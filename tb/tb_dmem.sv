// tb_dmem: random byte-enabled writes and reads against a model. The read
// data must follow the address in the same cycle, a write must appear only
// after the clock edge and touch only the enabled byte lanes, and we=0 must
// write nothing.
module tb_dmem;
  localparam int unsigned DEPTH = 64;
  logic        clk = 0, we;
  logic [3:0]  be;
  logic [31:0] addr, wd, rd;
  logic [31:0] m [DEPTH];
  int checks = 0, failures = 0;

  dmem #(.DEPTH(DEPTH)) dut (.clk, .addr, .rdata(rd), .we, .be, .wdata(wd));

  always #5 clk = ~clk;

  initial begin
    repeat (20000) @(posedge clk);
    failures++;
    $display("TB_RESULT checks=%0d failures=%0d", checks, failures);
    $finish;
  end

  task automatic chk(bit ok, string what);
    checks++;
    if (!ok) begin failures++; if (failures < 10) $display("FAIL %s", what); end
  endtask

  initial begin
    we = 0; be = 0; wd = 0; addr = 0;
    // start from known contents
    for (int i = 0; i < DEPTH; i++) begin
      @(negedge clk);
      m[i] = $urandom; we = 1; be = 4'hf; addr = 32'(i * 4); wd = m[i];
    end
    for (int n = 0; n < 5000; n++) begin
      int i;
      @(negedge clk);
      i = $urandom_range(0, DEPTH - 1);
      we = ($urandom_range(0, 2) != 0); be = 4'($urandom); wd = $urandom;
      addr = {24'($urandom), 6'(i), 2'($urandom)};
      #1;
      chk(rd == m[i], $sformatf("read before edge %0d", n));
      @(posedge clk);
      if (we) for (int k = 0; k < 4; k++) if (be[k]) m[i][8*k +: 8] = wd[8*k +: 8];
      #1;
      chk(rd == m[i], $sformatf("read after edge %0d", n));
    end
    $display("TB_RESULT checks=%0d failures=%0d", checks, failures);
    $finish;
  end
endmodule
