// imem: instruction memory, DEPTH 32-bit words, byte addressed.
//
// The core only reads it: the word at addr[AW+1:2] appears combinationally on
// rdata (asynchronous read). The two low address bits are ignored and higher
// bits beyond the memory's size wrap around. A separate load port (load_we,
// load_addr as a word index, load_data), written on the rising edge, puts a
// program in before the core runs; it is this design's way of filling an
// otherwise read-only memory. DEPTH is this design's choice.
module imem #(
  parameter int unsigned DEPTH = 1024,
  localparam int unsigned AW   = $clog2(DEPTH)
) (
  input  logic          clk,
  input  logic [31:0]   addr,
  output logic [31:0]   rdata,
  input  logic          load_we,
  input  logic [AW-1:0] load_addr,
  input  logic [31:0]   load_data
);

  logic [31:0] mem [DEPTH];

  always_ff @(posedge clk) begin
    if (load_we) mem[load_addr] <= load_data;
  end

  assign rdata = mem[addr[AW+1:2]];

endmodule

» Task statement
Scan the records for the string "what" and show every line that contains it.

» Task solution
  task automatic chk(bit ok, string what);
    if (!ok) begin failures++; if (failures < 10) $display("FAIL %s", what); end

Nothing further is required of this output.